In an undersampled image, there's no way to know. In other words, there is no way to rotate or translate the undersampled image without introducing potentially major changes in it.

Though it's not an isolated point like a star, the hard edge of the "F" pattern is an example of one of these undersampled features.

Oversampled scene¶

The most extreme case for an undersampled scene is a single pixel, but what model should we use for an oversampled scene? You won't go far wrong with a 2D Gaussian; even extreme adaptive optics PSFs are nearly Gaussian in their core.

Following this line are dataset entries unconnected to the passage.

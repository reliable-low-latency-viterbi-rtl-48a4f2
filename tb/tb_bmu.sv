// tb_bmu: checks the branch metric unit. With hard bits (Q = 1) every
// metric must be the Hamming distance between the received symbol and the
// metric's code symbol; a second instance with 3-bit soft levels must give
// the sum of absolute level differences from 0 and 7. Also checks the
// one-clock latency and that the metrics hold while in_valid is low.
module tb_bmu;
  logic clk = 0, rst_n = 0, in_valid = 0;
  logic rx1 = 0, rx0 = 0;
  logic [2:0] s1 = 0, s0 = 0;
  logic bm_valid, sbm_valid;
  logic [3:0][4:0] bm, sbm;
  int checks = 0, failures = 0;

  bmu dut (.clk, .rst_n, .in_valid, .rx1, .rx0, .bm_valid, .bm);
  bmu #(.Q(3)) dut_soft (.clk, .rst_n, .in_valid, .rx1(s1), .rx0(s0), .bm_valid(sbm_valid), .bm(sbm));
  always #5 clk = ~clk;

  initial begin
    repeat (100000) @(posedge clk);
    failures++;
    $display("TB_RESULT checks=%0d failures=%0d", checks, failures);
    $finish;
  end

  task automatic check(input bit c, input string w);
    checks++;
    if (!c) begin failures++; if (failures < 20) $display("FAIL: %s", w); end
  endtask

  function automatic int absd(input int a, input int b);
    return (a > b) ? a - b : b - a;
  endfunction

  initial begin
    logic [3:0][4:0] held;
    repeat (2) @(negedge clk);
    rst_n = 1;
    for (int t = 0; t < 500; t++) begin
      in_valid = 1;
      rx1 = 1'($urandom); rx0 = 1'($urandom);
      s1 = 3'($urandom); s0 = 3'($urandom);
      @(negedge clk);
      in_valid = 0;
      check(bm_valid && sbm_valid, "valid after one clock");
      for (int i = 0; i < 4; i++) begin
        int hd, sd;
        hd = int'(rx1 != i[1]) + int'(rx0 != i[0]);
        sd = absd(int'(s1), i[1] ? 7 : 0) + absd(int'(s0), i[0] ? 7 : 0);
        check(int'(bm[i]) == hd, $sformatf("hard bm[%0d]=%0d exp %0d", i, bm[i], hd));
        check(int'(sbm[i]) == sd, $sformatf("soft bm[%0d]=%0d exp %0d", i, sbm[i], sd));
      end
      held = bm;
      rx1 = !rx1;
      @(negedge clk);
      check(!bm_valid && bm == held, "hold while in_valid low");
    end
    $display("TB_RESULT checks=%0d failures=%0d", checks, failures);
    $finish;
  end
endmodule
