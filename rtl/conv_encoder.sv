// conv_encoder: rate-1/2 convolutional encoder (the transmit side that
// produces the code symbols the decoder receives).
//
// A K-1 bit shift register holds the previous input bits. For each valid
// input bit the encoder forms the K-bit window {new bit, register} and emits
// two code bits, the parities of the window under the generators G0 and G1
// from viterbi_pkg, then shifts the new bit in. The code itself is this
// design's own choice; the source only requires two code bits per symbol.
//
// Interface: `clear` returns the register to state zero (start of frame).
// A bit on `in_valid`/`in_bit` gives `out_valid`/`out_sym` ({c1, c0}) one
// clock later.
module conv_encoder
  import viterbi_pkg::*;
(
  input  logic  clk,
  input  logic  rst_n,
  input  logic  clear,
  input  logic  in_valid,
  input  logic  in_bit,
  output logic  out_valid,
  output sym_t  out_sym
);

  logic [SW-1:0] state;

  always_ff @(posedge clk or negedge rst_n) begin
    if (!rst_n) begin
      state     <= '0;
      out_valid <= 1'b0;
      out_sym   <= '0;
    end else begin
      out_valid <= in_valid && !clear;
      if (clear) begin
        state <= '0;
      end else if (in_valid) begin
        out_sym <= encode_sym(in_bit, state);
        state   <= {in_bit, state[SW-1:1]};
      end
    end
  end

endmodule
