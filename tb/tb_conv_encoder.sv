// tb_conv_encoder: checks the rate-1/2 encoder against the reference (7,5)
// encoder for random bit streams with random gaps between valid bits, the
// one-clock latency, and `clear` returning the encoder to state 0.
module tb_conv_encoder;
  import tb_ref_pkg::*;
  import viterbi_pkg::sym_t;

  logic clk = 0, rst_n = 0, clear = 0, in_valid = 0, in_bit = 0;
  logic out_valid;
  sym_t out_sym;
  int checks = 0, failures = 0;

  conv_encoder dut (.*);
  always #5 clk = ~clk;

  initial begin
    repeat (100000) @(posedge clk);
    failures++;
    $display("TB_RESULT checks=%0d failures=%0d", checks, failures);
    $finish;
  end

  task automatic check(input bit c, input string w);
    checks++;
    if (!c) begin failures++; if (failures < 20) $display("FAIL: %s", w); end
  endtask

  initial begin
    rbits_t b;
    rsyms_t s;
    int n;
    repeat (2) @(negedge clk);
    rst_n = 1;
    for (int trial = 0; trial < 200; trial++) begin
      n = 1 + ($urandom % 40);
      for (int i = 0; i < RL; i++) b[i] = 1'($urandom);
      s = ref_encode(b, n);
      @(negedge clk); clear = 1; in_valid = 1'($urandom);
      @(negedge clk); clear = 0; in_valid = 0;
      check(!out_valid, "no output after clear");
      for (int i = 0; i < n; i++) begin
        while ($urandom % 3 == 0) begin
          @(negedge clk);
          check(!out_valid, "output without input");
        end
        in_valid = 1; in_bit = b[i];
        @(negedge clk);
        in_valid = 0;
        check(out_valid, "out_valid one clock after in_valid");
        check(out_sym == s[i], $sformatf("symbol %0d: %b exp %b", i, out_sym, s[i]));
      end
    end
    $display("TB_RESULT checks=%0d failures=%0d", checks, failures);
    $finish;
  end
endmodule
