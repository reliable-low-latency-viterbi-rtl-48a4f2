// filo: first-in-last-out buffer (a stack).
//
// The trace-back unit recovers decoded bits from the last one to the first;
// this buffer turns them back into transmission order. Entries sit in a
// register array; `count` is the number of stored entries and doubles as the
// stack pointer. A push writes at `count`, a pop returns the entry at
// count-1. The output `top` shows the most recent entry combinationally, so
// a pop consumes the value shown in the same cycle. Push and pop in the same
// cycle replace the top entry.
//
// Pushing into a full buffer or popping an empty one is a protocol error,
// checked by assertions and otherwise ignored. Depth and width are
// parameters; the register array is this design's own choice.
module filo #(
  parameter int unsigned DEPTH = viterbi_pkg::FRAME_LEN,
  parameter int unsigned W     = 1
) (
  input  logic                       clk,
  input  logic                       rst_n,
  input  logic                       push,
  input  logic [W-1:0]               din,
  input  logic                       pop,
  output logic [W-1:0]               top,
  output logic                       empty,
  output logic                       full,
  output logic [$clog2(DEPTH+1)-1:0] count
);

  localparam int unsigned CW = $clog2(DEPTH + 1);

  logic [DEPTH-1:0][W-1:0] mem;

  assign empty = (count == '0);
  assign full  = (count == CW'(DEPTH));
  assign top   = empty ? '0 : mem[count - CW'(1)];

  always_ff @(posedge clk or negedge rst_n) begin
    if (!rst_n) begin
      count <= '0;
      mem   <= '0;
    end else begin
      if (push && pop && !empty) begin
        mem[count - CW'(1)] <= din;
      end else if (push && !full) begin
        mem[count] <= din;
        count      <= count + CW'(1);
      end else if (pop && !empty) begin
        count      <= count - CW'(1);
      end
    end
  end

  a_no_overflow:  assert property (@(posedge clk) disable iff (!rst_n) !(push && !pop && full));
  a_no_underflow: assert property (@(posedge clk) disable iff (!rst_n) !(pop && empty));

endmodule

Let's construct a 16 x 16 pixel scene with a Gaussian at the center. To compare with the interpolated image we will also generate one where the Gaussian has been displaced by dx = 2.5 pixels. Here we're generating two "truth" images based on the true analytical expression for $f(x, y)$ (implemented as gauss2d).

Now we attempt to perform the translation by interpolation, using the "before" image.

That is close enough to the "truth" image that it's probably easier to make sense of a plot showing their difference.

Here you can see that the bicubic interpolation is not perfect. It is not possible in general to perfectly describe a Gaussian curve with a 3rd order polynomial, so you can see deviations where the cubic approximation is insufficient.

The right way to interpolate¶

Hopefully, the above has demonstrated that there is no one "right way" to resample images. Every method comes with trade-offs in speed and accuracy, and there are good ones I didn't cover (because this post is long enough). For a true band-limited signal, for example, using a zero-padded Fourier transform upsamples without loss of information (except for floating-point roundoff error). In practice, features like hot pixels and cosmic rays will always be "undersampled", and masking bad pixels will introduce ringing at the mask edges, so I don't use that method very often. Maybe I'll write that one up later.

The implementations above are intended to illuminate the way the algorithm works, but are not optimized for speed. Using someone else's optimized implementation is preferable if you don't have the time to build your own, but you should be sure to understand the accuracy and tradeoffs made by the implementation you use. For examples of the possible pitfalls, see the Bicubic bake-off post.